Not sure, as I don't know how to tell.

I do have low ADH in comparison to osmololity, which means my body doesn't retain water at the rate it should. Causes excess thirst and dehydration and static shocks according to Ritchie Shoemaker. It's extremely common in CIRS.

When my symptoms first started in 2009, I had extreme thirst, a salty taste on my tongue, and drank massive amounts of water. Told doctors. They never tested anything related to that. I don't know if conventional doctors even know any of this stuff. The ones around here seem to know next to nothing.

That went on for years. In the past 3 years that I've been the worst, I haven't drank as much water and can't remember the last time I had that salty taste. The static shocks went away, but I have had them come back some in the last 6 months.

There have been times when I've woken up in the night feeling dehydrated and sick with a headache and feeling like my whole body was dried out.

Does a particular infection cause all this, or is this part of any kind of biotoxin or chronic inflammatory illness?

Does dysautonomia affect bowel movements or cause constipation?

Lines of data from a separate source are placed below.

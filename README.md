# Configurable cache/scratchpad with an integrated user-level RDMA network interface

Each processor tile of this design has one 64 KB SRAM that does two jobs. Part of it
is an ordinary 4-way, write-back L2 cache in front of a shared DRAM. The rest is
software-managed scratchpad that other tiles can write into directly. Software chooses
the split one cache line at a time by setting a lock bit in that line's tag.

The network interface (NI) is built into the L2 cache controller. It shares the tag and
data arrays, the datapath and the packet engine with the cache. So one engine handles
four kinds of traffic:

- cache fills and write-backs,
- user-level RDMA copies,
- short messages,
- single remote stores.

User code starts a transfer by writing a small descriptor into a special line of its own
scratchpad. No system call is needed. Completion is reported in memory:

- a counter line counts down the bytes that have arrived and writes a notification word
  when it reaches zero;
- a queue line turns a scratchpad region into a bounded circular mailbox.

Four tiles and a DRAM port are joined by a 5-port, 32-bit crossbar.

The RTL is SystemVerilog-2017. Every module has a self-checking testbench. The whole
system has an end-to-end test at its default sizes.

## System

```
        tile 0      tile 1      tile 2      tile 3          DRAM controller
          |           |           |           |            (outside the design,
          +-----------+-----+-----+-----------+             ports brought out)
                            |                                      |
                     5-port crossbar  ------------ port 4 ---------+
```

`ccsp_top` holds four `tile`s and the `xbar`. It brings out:

- each processor's data bus (`cpu_*`, one array element per tile);
- the crossbar's port 4 (`ddr_in_*` / `ddr_out_*`), where a DRAM node must answer
  READ and WRITE packets. The testbench puts a behavioural model there.

The tiles run on `clk`. The crossbar runs on `clk_noc`. The two may be unrelated.

Inside a tile:

| part | module | what it is |
|---|---|---|
| address region table | `art` | classifies every processor address: cacheable DRAM, local scratchpad, remote scratchpad, local tag space, or illegal |
| L1 | `l1_cache` | 4 KB direct-mapped data cache, 32-byte lines, write-through, no allocate on store miss; routes every access |
| way predictor | `way_pred` | 8-bit signature per L2 line; gives the L2 the set of ways worth probing |
| L2 arrays | `l2_mem` | 8192 x 64-bit data, 2048 tags, three masters with fixed priority, self-clearing tags after reset |
| L2 controller | `l2_ctrl` | cache lookups, victim choice, deferred-write buffer, hit under one miss, scratchpad and tag accesses |
| completion monitor | `cmd_monitor` | watches stores into command lines and releases a finished descriptor to the NI |
| remote-store buffer | `rs_buf` | collects stores to other tiles' scratchpads, merging adjacent words |
| outgoing NI | `out_ni` | picks the next job by strict priority and streams packets with CRC |
| incoming NI | `in_ni` | delivers packets according to the tag of the target line |
| FIFOs | `async_fifo`, `pkt_rx`, `sync_fifo` | 4 KB outgoing NoC buffer (clock crossing), CRC-checking store-and-forward receive buffer, small internal queues |
| CRC | `crc32` | one 32-bit word per step |

`ccsp_pkg` holds the shared constants, types and address helpers.

## Address map

| address | region |
|---|---|
| `0x0xxx_xxxx` | DRAM: cacheable, home is crossbar port 4 |
| `0x8?nn_xxxx` | scratchpad data of node `nn` (bits 25:24) |
| `0x9?nn_xxxx` | L2 tags of node `nn`; only the local node's are reachable |

Inside a node's data or tag space the low 16 bits name an L2 location directly:

- way = bits 15:14;
- set = bits 13:5;
- word = bits 4:2.

So "scratchpad line (way *w*, set *s*)" is simply the L2 line in way *w* of set *s*.
Lock it and the cache will never use it.

The ART never allows loads from a remote scratchpad: they return 0 with `cpu_err`.
Stores to a remote scratchpad are allowed; they become remote stores.

## L2 tag word and line states

```
bit   19     18     17    16       15:14        13:0
     valid  dirty  lock  pending  state        DRAM tag (addr[27:14])
```

- `lock = 1` takes the line away from the cache: it is scratchpad.
- `state` tells the incoming NI how to treat writes into a locked line:

| state | meaning | line layout (32-bit words) |
|---|---|---|
| 0 plain | ordinary scratchpad | data |
| 1 command | NI command buffer | descriptor (below) |
| 2 counter | completion counter | w0 count, w1 notification address, w2 notification value |
| 3 queue | message queue header | w0 base address, w1 number of 32-byte slots, w2 head, w3 tail |

Software writes a tag with an ordinary store to the tag space. For example,
`0x0002_0000 | state << 14` makes a locked line of that state. After reset the tag array
spends 2048 cycles clearing itself. The tile holds processor requests off during that
time (`init_busy`).

## Cache side

An L1 miss or a cacheable store goes to the L2 with the way predictor's mask:

- **Probe.** Only the ways in the mask are probed, one tag per cycle.
- **Miss.** An empty mask, or no matching tag, is a miss. The controller reads all four
  tags of the set and picks a victim among the unlocked ways: an invalid way if there is
  one, otherwise round robin. It marks the victim `pending` with the new tag and teaches
  the way predictor the new signature. It then hands the NI a fill, or a write-back plus
  fill if the victim is dirty.
- **Fill.** A fill is a READ packet to DRAM whose return address is the L2 line itself.
  When the data comes back, the incoming NI sees the `pending` tag, writes the line,
  marks it valid and tells the controller, which retries the access.
- **Deferred writes.** Cacheable and scratchpad stores enter a single-entry deferred-write
  buffer and are acknowledged at once. Reads go ahead of the buffered store. They take
  its bytes where they overlap ("bypass"), both in line reads and in whole-word
  scratchpad reads.
- **Hit under miss.** A buffered store that misses releases the controller while its fill
  is outstanding, so later hits are served under that one miss. A second miss waits.
- **Every way locked.** If every way of a set is locked, a cacheable access gets
  `no_way_err` and is dropped.

The way predictor folds the 14-bit tag into an 8-bit signature by XOR: bit *i* of the tag
goes into signature bit *i* mod 8. A valid signature that matches means "maybe here". No
valid match means "certainly not here", so the L2 does not probe at all. The predictor
learns a signature when a line is allocated or when software writes a tag, so it stays
exact for "not here".

## Network interface

### Posting a command

A command line holds a descriptor:

```
w0  {opcode[31:28], 12'b0, size in bytes[15:0]}   opcode 1 = copy, 2 = message
w1  destination address
w2  acknowledgement address (0: none)
w3  source address (copy)        |  w3..w7 message data (up to 20 bytes)
```

Software may write the words in any order. The L2 controller passes every store into a
command line to the completion monitor as well as to memory. The monitor keeps its own
copy of the line and a mask of the words written:

- a copy is complete when w0..w3 are written;
- a message is complete when w0..w2 and the data words are written.

The complete command goes straight to the outgoing NI, so the descriptor is never read
back from memory. When the last packet of the command has left, the NI writes 0 into w0.
Software polls w0 to know the line can be reused.

### Outgoing NI

When the NI is idle it takes the highest-priority source that is ready:

1. cache fill or write-back from the L2 controller,
2. acknowledgement or counter notification from the incoming NI,
3. remote-store buffer,
4. command from the completion monitor,
5. pending command queue: read requests received from other tiles, served as local copies.

Each packet is built as it streams into the 4 KB outgoing FIFO (cut-through). The packet
format, one 32-bit word per line:

```
header   {type[31:30] (01 WRITE, 10 READ), dst port[29:27], src port[26:24], payload words[23:16], 16'b0}
dst      destination address
ack      acknowledgement address (0: none)
payload  0..64 words
crc      CRC-32 (poly 04C11DB7, init FFFFFFFF, MSB first, no final inversion) of all words above
```

How each kind of work becomes packets:

- **Local copy.** A copy whose source is in this tile's scratchpad is read from the L2
  64 bits at a time. It is cut into packets of at most 256 bytes, each to the next part
  of the destination.
- **Remote copy.** A copy whose source is anywhere else becomes a single READ packet to
  the source's owner. Its payload is {return address, size}.
- **Messages and remote stores.** These carry their words in registers.
- **Write-back then fill.** A write-back is followed by its fill READ.

### Incoming NI

The incoming FIFO holds a whole packet, checks its CRC, and drops a bad packet. The
incoming NI then reads the tag of the destination line and acts:

- **pending line:** cache fill, written in place; the tag becomes valid and `fill_done`
  goes to the L2 controller;
- **locked counter line:** the first payload word is subtracted from the count. When the
  count reaches zero, the notification value (w2) is sent as a write to the notification
  address (w1);
- **locked queue line:** the payload goes to slot `tail` at `base + 32*tail`, and the tail
  advances with wrap-around. If advancing would make `tail == head`, the queue is full and
  the message is dropped. The queue therefore holds `slots - 1` messages;
- **anything else:** plain scratchpad write.
- **WRITE packets outside the scratchpad region:** discarded.

A write with a non-zero ack address then sends an acknowledgement of the payload size in
bytes. Acknowledgements are ordinary one-word WRITE packets, so pointing them at a remote
counter line makes that counter count delivered bytes.

A READ packet becomes a copy command (source = its dst, destination = its return
address). The command goes through the pending command queue to the outgoing NI.

### Remote stores

A processor store to another tile's scratchpad goes to the remote-store buffer:

- A store to the next word after the buffered ones is appended, up to the end of the
  32-byte line.
- Any other store waits until the buffer has left as one WRITE packet.

## Latency

The end-to-end test (default sizes, tile clock 100 MHz, NoC clock 125 MHz in simulation)
measures from the processor's store to the write at the receiving tile:

| operation | this RTL | reference prototype |
|---|---|---|
| remote store, 4 bytes | 25 cycles | 27 |
| message, 4 bytes | 31 cycles | 30 |
| RDMA write, 4 bytes | 33 cycles | 30 |
| RDMA write, 8 bytes | 35 cycles | 31 |
| RDMA write, 16 bytes | 41 cycles | 34 |
| RDMA write, 32 bytes | 53 cycles | 40 |
| RDMA write, 64 bytes | 77 cycles | 52 |
| RDMA write, 128 bytes | 125 cycles | 76 |

The crossbar's no-load latency is exactly 3 cycles. `tb_xbar` checks it.

Short transfers come within a few cycles of the prototype. Longer RDMA writes cost about
3 cycles per extra word here, against about 1.5 in the prototype. There are two reasons:

- the sending NI reads the source 64 bits at a time without fetching ahead;
- the receiving NI stores a whole packet and checks its CRC before it writes anything.
  It then writes one 32-bit word per cycle.

`tb_ccsp_top` checks that latency grows with size and that a 128-byte write stays within
three times the prototype's figure.

## Where this departs from the reference design, and what is assumed

The reference is an FPGA prototype with MicroBlaze processors and a DDR2 controller.
Neither of these is part of this RTL. Their interfaces are brought out instead:

- a simple request/acknowledge data bus, one access outstanding;
- a crossbar port that speaks the packet format above.

Things the reference does not specify, and which are therefore choices of this design:

- the layout of the descriptor, counter and queue lines;
- the packet header and the CRC convention;
- the tag-word layout;
- the victim policy;
- the handshake of every internal interface;
- the depths of the small internal queues (4 entries);
- the receive FIFO (1024 words);
- the drop-when-full queue policy;
- the notification sent as a write of w2 to w1.

Known differences:

- **Fills arrive in address order.** Critical-word-first delivery is not done.
- **Read requests use a hardware FIFO.** They wait in a 4-entry hardware FIFO, not in a
  pool kept in scratchpad.
- **One outstanding miss per tile.** A second miss waits for the first, as in the
  reference.
- **No cache coherence.** The reference has none either.
- **Whole-word remote stores.** Only whole 32-bit remote stores coalesce.
- **Dropped packets are not counted.** A CRC failure only pulses `ev.crc_drop`.
- **Silent queue drops.** A message dropped by a full queue sends no acknowledgement.

## Simulating

Any testbench builds with plain verilator:

```
verilator --binary --timing --assert -Irtl -Itb rtl/ccsp_pkg.sv tb/tb_ccsp_top.sv --top-module tb_ccsp_top
obj_dir/Vtb_ccsp_top
```

Each testbench prints one line `TB_RESULT checks=N failures=M`.

| testbench | what it exercises |
|---|---|
| `tb_ccsp_top` | the whole system at default sizes, all in one run |
| `tb_tile` | one tile with its NoC output looped back to its input: copy, counter, queue, remote stores |
| `tb_l2_ctrl` | random cacheable traffic with evictions against a reference memory, scratchpad and tag accesses, monitor hand-off, bypass, hit under miss |
| `tb_out_ni` | every packet kind, CRC, 256-byte segmentation, descriptor release, priority order |
| `tb_in_ni` | each delivery mode, including the queue wrap and the drop when full |
| `tb_l1_cache` | front end against a behavioural L2 |
| `tb_xbar`, `tb_pkt_rx`, `tb_async_fifo`, `tb_sync_fifo`, `tb_rs_buf`, `tb_cmd_monitor`, `tb_l2_mem`, `tb_way_pred`, `tb_art`, `tb_crc32` | the smaller blocks on their own |

In the end-to-end test:

- `tb/ddr_model.sv` is the DRAM node. Its memory starts as a fixed function of the
  address.
- The test goes through caching, evictions, scratchpad set-up, a 320-byte copy between
  tiles with counter notification, remote stores, messages into a queue until it is
  full, a copy with a remote source, and a corrupted packet.
- It counts 21 mechanisms, and fails if any of them never happened.

Every testbench starts uninitialised state at random values. Sample DUT outputs away
from the clock edge (the testbenches drive and sample on the falling edge).

## Changing sizes

The main parameters:

| parameter | where | default |
|---|---|---|
| `NODES`, `L2_WAYS`, `L2_SETS` | `ccsp_pkg` | 4, 4, 512 |
| `LINES` (L1 lines) | `l1_cache` | 128 |
| `OFIFO_DEPTH`, `IFIFO_DEPTH` (words) | `tile` | 1024, 1024 |
| `MAX_PKT_BYTES` | `out_ni` | 256 |
| `QDEPTH` (per input) | `xbar` | 16 |

The address helpers in `ccsp_pkg` (`sp_daddr`, `sp_taddr`, `line_addr`) hard-code the
16-bit field layout of a 64 KB L2. Change them together with `L2_SETS` / `L2_WAYS`.
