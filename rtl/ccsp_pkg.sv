// ccsp_pkg: types and constants shared by the configurable cache/scratchpad
// tile, its integrated network interface (NI) and the crossbar.
//
// Sizes follow the prototype: 4 tiles, 64 KB 4-way L2 with 32-byte lines and
// 64-bit data banks, 4 KB direct-mapped L1, 256-byte maximum packet payload,
// 5-port 32-bit crossbar. The address map, the tag word layout, the packet
// format and the NI command descriptor layout are this design's own choices;
// they are documented next to each definition below.
package ccsp_pkg;

  // ---------------------------------------------------------------- sizes
  localparam int unsigned NODES      = 4;    // tiles
  localparam int unsigned NODE_W     = 2;
  localparam int unsigned PORT_W     = 3;    // crossbar port number
  localparam int unsigned DDR_PORT   = 4;    // crossbar port of the DRAM controller
  localparam int unsigned L2_WAYS    = 4;
  localparam int unsigned L2_SETS    = 512;  // 64 KB / 4 ways / 32 B
  localparam int unsigned SET_W      = 9;
  localparam int unsigned L2_TAG_W   = 14;   // DRAM is 256 MB: addr[27:14]
  localparam int unsigned DADDR_W    = 13;   // 64-bit words in the L2: {way,set,dword}
  localparam int unsigned TADDR_W    = 11;   // tag entries: {way,set}
  localparam int unsigned LINE_WORDS = 8;    // 32-bit words in a 32-byte line
  localparam int unsigned MAX_PKT_WORDS = 64; // 256-byte maximum payload

  // ---------------------------------------------------------- address map
  // addr[31:28] region:
  //   0x0 : DRAM, 256 MB, cacheable
  //   0x8 : L2 data arrays (scratchpad view): node in [25:24], way in [15:14],
  //         set in [13:5], byte in line [4:0]
  //   0x9 : L2 tag arrays, same node/way/set fields, one 32-bit word per line
  localparam logic [3:0] RGN_DRAM = 4'h0;
  localparam logic [3:0] RGN_DATA = 4'h8;
  localparam logic [3:0] RGN_TAG  = 4'h9;

  typedef enum logic [2:0] {
    AC_CACHEABLE = 3'd0,
    AC_SCRATCH   = 3'd1,
    AC_REMOTE    = 3'd2,
    AC_TAG       = 3'd3,
    AC_FAULT     = 3'd4
  } acc_class_e;

  function automatic logic [NODE_W-1:0] addr_node(input logic [31:0] a);
    return a[25:24];
  endfunction

  // 64-bit word address inside the local L2 arrays of a scratchpad address
  function automatic logic [DADDR_W-1:0] sp_daddr(input logic [31:0] a);
    return a[15:3];
  endfunction

  function automatic logic [TADDR_W-1:0] sp_taddr(input logic [31:0] a);
    return {a[15:14], a[13:5]};
  endfunction

  // scratchpad address of a line of a given node, way and set
  function automatic logic [31:0] line_addr(input logic [NODE_W-1:0] n,
                                            input logic [1:0] w,
                                            input logic [SET_W-1:0] s);
    return {RGN_DATA, 2'b00, n, 8'h00, w, s, 5'b0};
  endfunction

  // ------------------------------------------------------------- L2 tags
  // Line state used by the NI for locked (scratchpad) lines.
  typedef enum logic [1:0] {
    LS_PLAIN   = 2'd0,
    LS_CMD     = 2'd1,   // NI command buffer (DMA / message descriptor)
    LS_COUNTER = 2'd2,   // w0 counter, w1 notification address, w2 notification value
    LS_QUEUE   = 2'd3    // w0 base address, w1 slots, w2 head, w3 tail
  } line_state_e;

  typedef struct packed {
    logic                valid;
    logic                dirty;
    logic                lock;     // pinned: scratchpad, ignored by tag compare
    logic                pending;  // waiting for a fill from memory
    line_state_e         state;
    logic [L2_TAG_W-1:0] tag;
  } l2_tag_t;                       // 20 bits, read/written as addr region 0x9

  // -------------------------------------------------------------- packets
  // Flit stream: 32-bit words with a last marker. A packet is
  //   header, destination address, acknowledgement address, payload..., CRC
  // header = {type[31:30], dst port[29:27], src port[26:24], payload words[23:16], 16'h0}
  // WRITE payload: the data words. READ payload: {return address, size in bytes}.
  typedef enum logic [1:0] {
    PT_WRITE = 2'b01,
    PT_READ  = 2'b10
  } pkt_type_e;

  typedef struct packed {
    logic [31:0] data;
    logic        last;
  } flit_t;

  function automatic logic [31:0] mk_header(input pkt_type_e t, input logic [PORT_W-1:0] dst,
                                            input logic [PORT_W-1:0] src, input logic [7:0] nw);
    return {t, dst, src, nw, 16'h0};
  endfunction

  // crossbar port an address belongs to
  function automatic logic [PORT_W-1:0] addr_port(input logic [31:0] a);
    return (a[31:28] == RGN_DRAM) ? PORT_W'(DDR_PORT) : PORT_W'(addr_node(a));
  endfunction

  // ---------------------------------------------------- NI command buffers
  // Descriptor in a command line: w0 = {opcode[31:28], 12'h0, size in bytes[15:0]},
  // w1 = destination address, w2 = acknowledgement address (0 = none),
  // w3 = source address (copy) or w3..w7 = message data.
  typedef enum logic [3:0] {
    OP_NONE = 4'h0,
    OP_COPY = 4'h1,
    OP_MSG  = 4'h2
  } ni_op_e;

  typedef struct packed {
    ni_op_e      op;
    logic [15:0] size;     // bytes
    logic [31:0] dst;
    logic [31:0] ack;
    logic [31:0] src;
    logic [4:0][31:0] msg; // message words
    logic [31:0] desc;     // address of the descriptor line (0: none to update)
  } ni_cmd_t;

  // Cache transfer registers offered to the L2 controller.
  typedef enum logic [1:0] {
    CC_FILL    = 2'd1,
    CC_WB      = 2'd2,
    CC_WB_FILL = 2'd3
  } cc_op_e;

  typedef struct packed {
    cc_op_e      op;
    logic [31:0] line;     // local scratchpad-view address of the L2 line
    logic [31:0] wb_addr;  // DRAM address the evicted line is written to
    logic [31:0] fill_addr;// DRAM address requested by the miss
  } cc_req_t;

  // Requests from the L1 / tile front end to the L2 controller.
  typedef enum logic [2:0] {
    L2_RDLINE = 3'd0,   // cacheable read miss in L1: 4 beats of 64 bits
    L2_WR     = 3'd1,   // cacheable write (L1 is write-through)
    L2_SPRD   = 3'd2,   // local scratchpad read
    L2_SPWR   = 3'd3,   // local scratchpad write
    L2_TAGRD  = 3'd4,   // tag array read
    L2_TAGWR  = 3'd5    // tag array write (lock bits, line state)
  } l2_op_e;

  // Acknowledgement / notification write of one word.
  typedef struct packed {
    logic [31:0] addr;
    logic [31:0] value;
  } ack_req_t;

  // Remote-store buffer contents.
  typedef struct packed {
    logic [31:0]                 addr;
    logic [3:0]                  nwords;
    logic [LINE_WORDS-1:0][31:0] data;
  } rstore_t;

  // Strobes of the mechanisms of a tile, one cycle each, for event counting.
  typedef struct packed {
    logic l1_hit, l1_miss;
    logic l2_hit, l2_miss, l2_hit_under_miss, l2_bypass;
    logic fill, sp_write, counter, notify, enqueue, queue_full, read_req;
    logic pkt_out, segment, crc_drop, rs_coalesce;
    logic src_cache, src_ack, src_rstore, src_cwb, src_pcq;
  } tile_ev_t;

endpackage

I had many of the symptoms described by walking by faith and bb. Never had a POTS diagnosis, nor disautonomia, but in addition to the other symptoms, I did have the confirmed drop in blood pressure upon standing. If I hadn't gotten the lyme diagnosis, I eventually would have got the testing done. But once I found out I had lyme, I figured it was part of it. After a year, most of the symptoms have gone away.

WalkingbyFaith said...
Does dysautonomia affect bowel movements or cause constipation?

Yes it can


The autonomic nervous system (ANS) controls several basic functions, including:

heart rate, body temp, breathing rate, digestion, sweating, sensations, urination, bowel movements.. etc
You don’t have to think about them - they function on their own.
The ANS also includes the sympathetic and parasympathetic nervous systems.

I’ve always attributed my POTS to ANS dysfunction but maybe my sweating is also part of the package.

Aerose91 said...

What binders do you take? Does it help?

I take Pectasol-C (modified citrus pectin), activated charcoal, and just started Pecta-Clear (Pectasol-C plus alginate).

I feel like the Pecta-Clear may be helping some.

I've never tried Jernigan's Neuro-Antitox, zeolite, or any clays. I probably should try some of those.

I have CIRS from mold and Lyme/co. Aside from cholestyramine (which I couldn't tolerate as it mobilized too much), the binders I'm taking are the only ones my doctors have suggested.

Lapis said chlorophyll was a good mold binder, but I had not heard that before.

I just had my amalgams removed. I'm aware Andy Cutler strongly warns against chlorella and cilantro, so I stay away from those. I haven't seen where he warns against alginate or chlorophyll, though they seem to be similar to chlorella to me.

Aerose91 said...
Everything for me points to CIRS too, though I've never been officially diagnosed with it. The only thing that ever helped me slightly were detoxing though the effects only last a day or so. I've wanted to try cholestyramine for a while but haven't been able to get my hands on any. I'm curious how I'd respond

You don't have insurance that covers prescription drugs? The regular stuff is much cheaper than the pure and insurance pays it. Not sure how all the fillers and additives would affect you with the mast cell issues and all. If I had some pure CSM, I'd take it right now in much smaller doses.